__Work request__
Only one portion of the data is to be written out: from the line bearing "with the two" through the line bearing "n_recv = 0;". Write it exactly as it appears.

__Material for this task__
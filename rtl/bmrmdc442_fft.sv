// bmrmdc442_fft: buffered 32-point mixed-radix (4-4-2) multi-path delay
// commutator FFT. The input buffer turns a natural-order stream of four
// complex DW-bit samples per clock into the decimated order the pipeline
// needs, and mrmdc442_core computes the transform at one frame per 8 clocks.
// Default wordlengths: 10-bit data and 12-bit twiddle factors; outputs are
// DW+5 = 15 bits, unscaled.
// Interface: in_valid high for 8 consecutive clocks per frame, x[4c+j] on
// lane j at clock c. The transform appears 14 clocks after the frame's last
// input clock (2 in the buffer, 12 in the pipeline) for 8 clocks, vout1 high,
// vout2 on the first of them; see mrmdc442_core for the output order.
module bmrmdc442_fft #(
  parameter int unsigned DW = 10,  // input data wordlength
  parameter int unsigned TW = 12   // twiddle coefficient wordlength
) (
  input  logic                 clk,
  input  logic                 rst_n,
  input  logic                 in_valid,
  input  logic signed [DW-1:0] in_re  [4],
  input  logic signed [DW-1:0] in_im  [4],
  output logic signed [DW+4:0] out_re [4],
  output logic signed [DW+4:0] out_im [4],
  output logic                 vout1,
  output logic                 vout2,
  output logic                 sat
);
  logic                 vin;
  logic signed [DW-1:0] b_re [4], b_im [4];

  input_buffer #(.W(DW)) u_buf (
    .clk, .rst_n, .in_valid, .in_re, .in_im,
    .out_valid(vin), .out_re(b_re), .out_im(b_im)
  );

  mrmdc442_core #(.DW(DW), .TW(TW)) u_core (
    .clk, .rst_n, .vin, .in_re(b_re), .in_im(b_im),
    .out_re, .out_im, .vout1, .vout2, .sat
  );
endmodule
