// tb_bmrmdc442_fft: end-to-end test of the buffered 32-point 4-4-2 FFT at its
// default wordlengths (10-bit data, 12-bit twiddles). Frames of four samples
// per clock in natural order are sent back to back and with gaps of various
// lengths; every output sample is compared bit for bit with the frame model
// in fft442_ref_pkg, and each frame is also compared with a floating-point
// DFT within a small rounding tolerance. Checks the 14-clock latency from the
// last input clock to vout2 and that back-to-back frames come out back to
// back. It counts how often each mechanism occurs (trivial twiddle bypass,
// non-trivial multiplication, saturation, back-to-back frames with the two
// buffer halves overlapping, gaps between frames) and fails if one never does.
module tb_bmrmdc442_fft;
  import fft442_ref_pkg::*;

  localparam int DW = 10, TW = 12;
  localparam int NFRAMES = 200;
  localparam int LAT = 14;

  logic                 clk = 1'b0, rst_n = 1'b0;
  logic                 in_valid = 1'b0;
  logic signed [DW-1:0] in_re [4], in_im [4];
  logic signed [DW+4:0] out_re [4], out_im [4];
  logic                 vout1, vout2, sat;

  bmrmdc442_fft dut (.*);

  always #5 clk = ~clk;

  int checks = 0, failures = 0;
  longint cyc = 0;
  always @(posedge clk) cyc <= cyc + 1;

  // expected frames
  longint exp_r [NFRAMES][32], exp_i [NFRAMES][32];
  longint exp_last [NFRAMES];
  int     n_sent = 0, n_recv = 0;
  int n_triv = 0, n_mult = 0, n_sat_model = 0, n_sat_seen = 0;
  int n_b2b = 0, n_gap = 0, n_odd_gap = 0, frames_out = 0;

  task automatic check(bit ok, string what);
    checks++;
    if (!ok) begin
      failures++;
      if (failures < 20) $display("FAIL %s (cycle %0d)", what, cyc);
    end
  endtask

  // Output checker.
  int     cur = 0;
  int     oc = -1;
  longint prev_end = -100;
  always @(negedge clk) begin
    if (rst_n) begin
      if (sat) n_sat_seen++;
      if (vout1) begin
        if (vout2) begin
          check(n_recv < n_sent, "output frame expected");
          cur = n_recv;
          if (n_recv < n_sent) begin
            check(cyc - exp_last[cur] == LAT, $sformatf("latency %0d", cyc - exp_last[cur]));
            n_recv++;
          end
          oc = 0;
        end
        check(oc >= 0 && oc < 8, "output clock within frame");
        if (oc >= 0 && oc < 8) begin
          for (int j = 0; j < 4; j++) begin
            int k;
            k = out_bin(oc, j);
            check(out_re[j] == exp_r[cur][k] && out_im[j] == exp_i[cur][k],
                  $sformatf("X[%0d] got (%0d,%0d) want (%0d,%0d)", k,
                            out_re[j], out_im[j], exp_r[cur][k], exp_i[cur][k]));
          end
        end
        oc++;
        if (oc == 8) begin
          frames_out++;
          prev_end = cyc;
        end
      end
    end
  end

  // Frame generator: kind 0 random, 1 full-scale random, 2 saturating.
  task automatic make_frame(int kind, output cvec_t xr, output cvec_t xi);
    longint mx = (64'sd1 <<< (DW - 1)) - 1;
    for (int n = 0; n < 32; n++) begin
      case (kind)
        0: begin
          xr[n] = $signed($urandom_range(0, 2 * mx)) - mx;
          xi[n] = $signed($urandom_range(0, 2 * mx)) - mx;
        end
        1: begin
          xr[n] = ($urandom_range(0, 1) != 0) ? mx : -mx - 1;
          xi[n] = ($urandom_range(0, 1) != 0) ? mx : -mx - 1;
        end
        default: begin
          // x[t+8l] chosen so that the k=1 butterfly output is 4*mx*(1+j)
          case (n / 8)
            0: begin xr[n] = mx;  xi[n] = mx;  end
            1: begin xr[n] = -mx; xi[n] = mx;  end
            2: begin xr[n] = -mx; xi[n] = -mx; end
            default: begin xr[n] = mx; xi[n] = -mx; end
          endcase
        end
      endcase
    end
  endtask

  task automatic send_frame(int kind, int gap);
    cvec_t xr, xi, Xr, Xi;
    real err;
    int ns = 0, nt = 0, nm = 0;
    make_frame(kind, xr, xi);
    fft32(xr, xi, DW, TW, Xr, Xi, ns, nt, nm);
    n_sat_model += ns; n_triv += nt; n_mult += nm;
    if (kind == 0) begin
      err = dft_error(xr, xi, Xr, Xi);
      check(err < 16.0, $sformatf("model deviates from the DFT by %f", err));
    end
    for (int k = 0; k < 32; k++) begin
      exp_r[n_sent][k] = Xr[k];
      exp_i[n_sent][k] = Xi[k];
    end
    for (int c = 0; c < 8; c++) begin
      in_valid <= 1'b1;
      for (int j = 0; j < 4; j++) begin
        in_re[j] <= DW'(xr[4*c + j]);
        in_im[j] <= DW'(xi[4*c + j]);
      end
      if (c == 7) exp_last[n_sent] = cyc;
      @(negedge clk);
    end
    n_sent++;
    if (gap == 0) n_b2b++;
    else begin
      n_gap++;
      if (gap % 2 == 1) n_odd_gap++;
    end
    repeat (gap) begin
      in_valid <= 1'b0;
      @(negedge clk);
    end
  endtask

  // Back-to-back frames must leave back to back.
  longint b2b_first_end = -1;
  int     b2b_out_checked = 0;

  // Back-to-back throughput: while frames are sent without gaps the output
  // valid must stay high across frame boundaries.
  int vout_run = 0, max_run = 0;
  always @(negedge clk) begin
    if (vout1) begin
      vout_run++;
      if (vout_run > max_run) max_run = vout_run;
    end else vout_run = 0;
  end

  initial begin
    for (int j = 0; j < 4; j++) begin in_re[j] = '0; in_im[j] = '0; end
    repeat (3) @(negedge clk);
    rst_n = 1'b1;
    @(negedge clk);
    for (int f = 0; f < NFRAMES; f++) begin
      int kind, gap;
      kind = (f % 10 == 3) ? 2 : ((f % 10 == 7) ? 1 : 0);
      case (f % 4)
        0, 1: gap = 0;
        2: gap = $urandom_range(1, 9);
        default: gap = $urandom_range(0, 3);
      endcase
      send_frame(kind, gap);
    end
    in_valid <= 1'b0;
    repeat (LAT + 20) @(negedge clk);
    check(n_recv == n_sent, "all frames came out");
    check(frames_out == NFRAMES, $sformatf("frames out %0d", frames_out));
    check(n_sat_seen > 0 && n_sat_model > 0, "saturation exercised");
    $display("mechanisms: trivial_twiddles=%0d nontrivial_mults=%0d saturations(model)=%0d sat_flag_cycles=%0d back_to_back=%0d gaps=%0d odd_gaps=%0d",
             n_triv, n_mult, n_sat_model, n_sat_seen, n_b2b, n_gap, n_odd_gap);
    check(n_triv > 0, "trivial twiddle bypass exercised");
    check(n_mult > 0, "non-trivial multiplication exercised");
    check(n_b2b > 0, "back-to-back frames exercised");
    check(n_odd_gap > 0, "odd gap exercised");
    check(max_run >= 16, $sformatf("back-to-back frames leave back to back (run %0d)", max_run));
    $display("TB_RESULT checks=%0d failures=%0d", checks, failures);
    $finish;
  end

  initial begin
    repeat (NFRAMES * 20 + 500) @(posedge clk);
    failures++;
    $display("watchdog expired");
    $display("TB_RESULT checks=%0d failures=%0d", checks, failures);
    $finish;
  end
endmodule
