// fft442_ref_pkg: bit-exact software model of the 32-point 4-4-2 FFT used by
// the testbenches. It is written as plain loops over whole frames, with no
// pipelining, delays or muxes, so it checks the hardware's dataflow as well as
// its arithmetic. Arithmetic rules it models:
//   - butterflies are exact (word growth, no rounding);
//   - a twiddle W32^e with e a multiple of 8 is an exact rotation, negation
//     of the most negative code saturating;
//   - other twiddles use coefficients round(2^(TW-1) * (cos, -sin)), products
//     summed exactly, rounded half-to-even by TW-1 bits and saturated to the
//     data width.
// It also has a floating-point DFT for checking that the result is a DFT.
package fft442_ref_pkg;

  typedef longint cvec_t [32];

  function automatic longint coef(int e, int tw, bit im);
    real a, v;
    a = 2.0 * 3.14159265358979323846 * (e % 32) / 32.0;
    v = (im ? -$sin(a) : $cos(a)) * (2.0 ** (tw - 1));
    return (v >= 0.0) ? longint'($floor(v + 0.5)) : -longint'($floor(-v + 0.5));
  endfunction

  // Divide by 2^l with round-half-to-even.
  function automatic longint rne(longint v, int l);
    longint d, q, r;
    d = 64'sd1 <<< l;
    q = v >>> l;            // floor
    r = v - q * d;          // 0 <= r < d
    if (2 * r > d) q++;
    else if (2 * r == d && (q % 2 != 0)) q++;
    return q;
  endfunction

  function automatic longint sat(longint v, int w, ref int nsat);
    longint hi, lo;
    hi = (64'sd1 <<< (w - 1)) - 1;
    lo = -(64'sd1 <<< (w - 1));
    if (v > hi) begin nsat++; return hi; end
    if (v < lo) begin nsat++; return lo; end
    return v;
  endfunction

  // Multiply (r, i) by W32^e in a w-bit datapath with tw-bit coefficients.
  task automatic twiddle(inout longint r, inout longint i, input int e,
                         input int w, input int tw,
                         ref int nsat, ref int ntriv, ref int nmult);
    longint cr, ci, pr, pi;
    int dummy;
    e = e % 32;
    if (e % 8 == 0) begin
      ntriv++;
      dummy = 0;
      case (e / 8)
        0: begin pr = r;  pi = i;  end
        1: begin pr = i;  pi = -r; end
        2: begin pr = -r; pi = -i; end
        default: begin pr = -i; pi = r; end
      endcase
      // negating the most negative code saturates
      r = sat(pr, w, dummy);
      i = sat(pi, w, dummy);
      nsat += dummy;
    end else begin
      nmult++;
      cr = coef(e, tw, 0);
      ci = coef(e, tw, 1);
      pr = r * cr - i * ci;
      pi = r * ci + i * cr;
      r = sat(rne(pr, tw - 1), w, nsat);
      i = sat(rne(pi, tw - 1), w, nsat);
    end
  endtask

  // 4-point DFT of a[0..3] (exact).
  task automatic dft4(input longint ar[4], input longint ai[4],
                      output longint yr[4], output longint yi[4]);
    for (int k = 0; k < 4; k++) begin
      yr[k] = 0; yi[k] = 0;
      for (int l = 0; l < 4; l++) begin
        case ((l * k) % 4)   // (-j)^(l*k)
          0: begin yr[k] += ar[l]; yi[k] += ai[l]; end
          1: begin yr[k] += ai[l]; yi[k] -= ar[l]; end
          2: begin yr[k] -= ar[l]; yi[k] -= ai[l]; end
          default: begin yr[k] -= ai[l]; yi[k] += ar[l]; end
        endcase
      end
    end
  endtask

  // Whole 32-point transform; X in natural frequency order.
  task automatic fft32(input cvec_t xr, input cvec_t xi, input int dw, input int tw,
                       output cvec_t Xr, output cvec_t Xi,
                       ref int nsat, ref int ntriv, ref int nmult);
    longint yr [4][8], yi [4][8];   // [m][t] after stage 1
    longint zr [4][4][2], zi [4][4][2];  // [m][q][t'] after stage 2
    longint ar [4], ai [4], br [4], bi [4];
    for (int t = 0; t < 8; t++) begin
      for (int l = 0; l < 4; l++) begin ar[l] = xr[t + 8*l]; ai[l] = xi[t + 8*l]; end
      dft4(ar, ai, br, bi);
      for (int m = 0; m < 4; m++) begin
        twiddle(br[m], bi[m], m * t, dw + 2, tw, nsat, ntriv, nmult);
        yr[m][t] = br[m]; yi[m][t] = bi[m];
      end
    end
    for (int m = 0; m < 4; m++) begin
      for (int tp = 0; tp < 2; tp++) begin
        for (int l = 0; l < 4; l++) begin ar[l] = yr[m][tp + 2*l]; ai[l] = yi[m][tp + 2*l]; end
        dft4(ar, ai, br, bi);
        for (int q = 0; q < 4; q++) begin
          twiddle(br[q], bi[q], 4 * q * tp, dw + 4, tw, nsat, ntriv, nmult);
          zr[m][q][tp] = br[q]; zi[m][q][tp] = bi[q];
        end
      end
    end
    for (int m = 0; m < 4; m++)
      for (int q = 0; q < 4; q++) begin
        Xr[m + 4*q]      = zr[m][q][0] + zr[m][q][1];
        Xi[m + 4*q]      = zi[m][q][0] + zi[m][q][1];
        Xr[m + 4*q + 16] = zr[m][q][0] - zr[m][q][1];
        Xi[m + 4*q + 16] = zi[m][q][0] - zi[m][q][1];
      end
  endtask

  // Largest deviation of (Xr, Xi) from the exact DFT of (xr, xi).
  function automatic real dft_error(cvec_t xr, cvec_t xi, cvec_t Xr, cvec_t Xi);
    real err, er, ei, a;
    err = 0.0;
    for (int k = 0; k < 32; k++) begin
      er = 0.0; ei = 0.0;
      for (int n = 0; n < 32; n++) begin
        a = -2.0 * 3.14159265358979323846 * ((n * k) % 32) / 32.0;
        er += xr[n] * $cos(a) - xi[n] * $sin(a);
        ei += xr[n] * $sin(a) + xi[n] * $cos(a);
      end
      if (er - Xr[k] > err) err = er - Xr[k];
      if (Xr[k] - er > err) err = Xr[k] - er;
      if (ei - Xi[k] > err) err = ei - Xi[k];
      if (Xi[k] - ei > err) err = Xi[k] - ei;
    end
    return err;
  endfunction

  // Output bin carried by output lane j at output clock c (core output order).
  function automatic int out_bin(int c, int j);
    int base;
    base = (c / 2) + 4 * (c % 2);
    case (j)
      0: return base;
      1: return base + 16;
      2: return base + 8;
      default: return base + 24;
    endcase
  endfunction

endpackage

__Response to the task__
// non-trivial multiplication, saturation, back-to-back frames with the two
// buffer halves overlapping, gaps between frames) and fails if one never does.
module tb_bmrmdc442_fft;
  import fft442_ref_pkg::*;

  localparam int DW = 10, TW = 12;
  localparam int NFRAMES = 200;
  localparam int LAT = 14;

  logic                 clk = 1'b0, rst_n = 1'b0;
  logic                 in_valid = 1'b0;
  logic signed [DW-1:0] in_re [4], in_im [4];
  logic signed [DW+4:0] out_re [4], out_im [4];
  logic                 vout1, vout2, sat;

  bmrmdc442_fft dut (.*);

  always #5 clk = ~clk;

  int checks = 0, failures = 0;
  longint cyc = 0;
  always @(posedge clk) cyc <= cyc + 1;

  // expected frames
  longint exp_r [NFRAMES][32], exp_i [NFRAMES][32];
  longint exp_last [NFRAMES];
  int     n_sent = 0, n_recv = 0;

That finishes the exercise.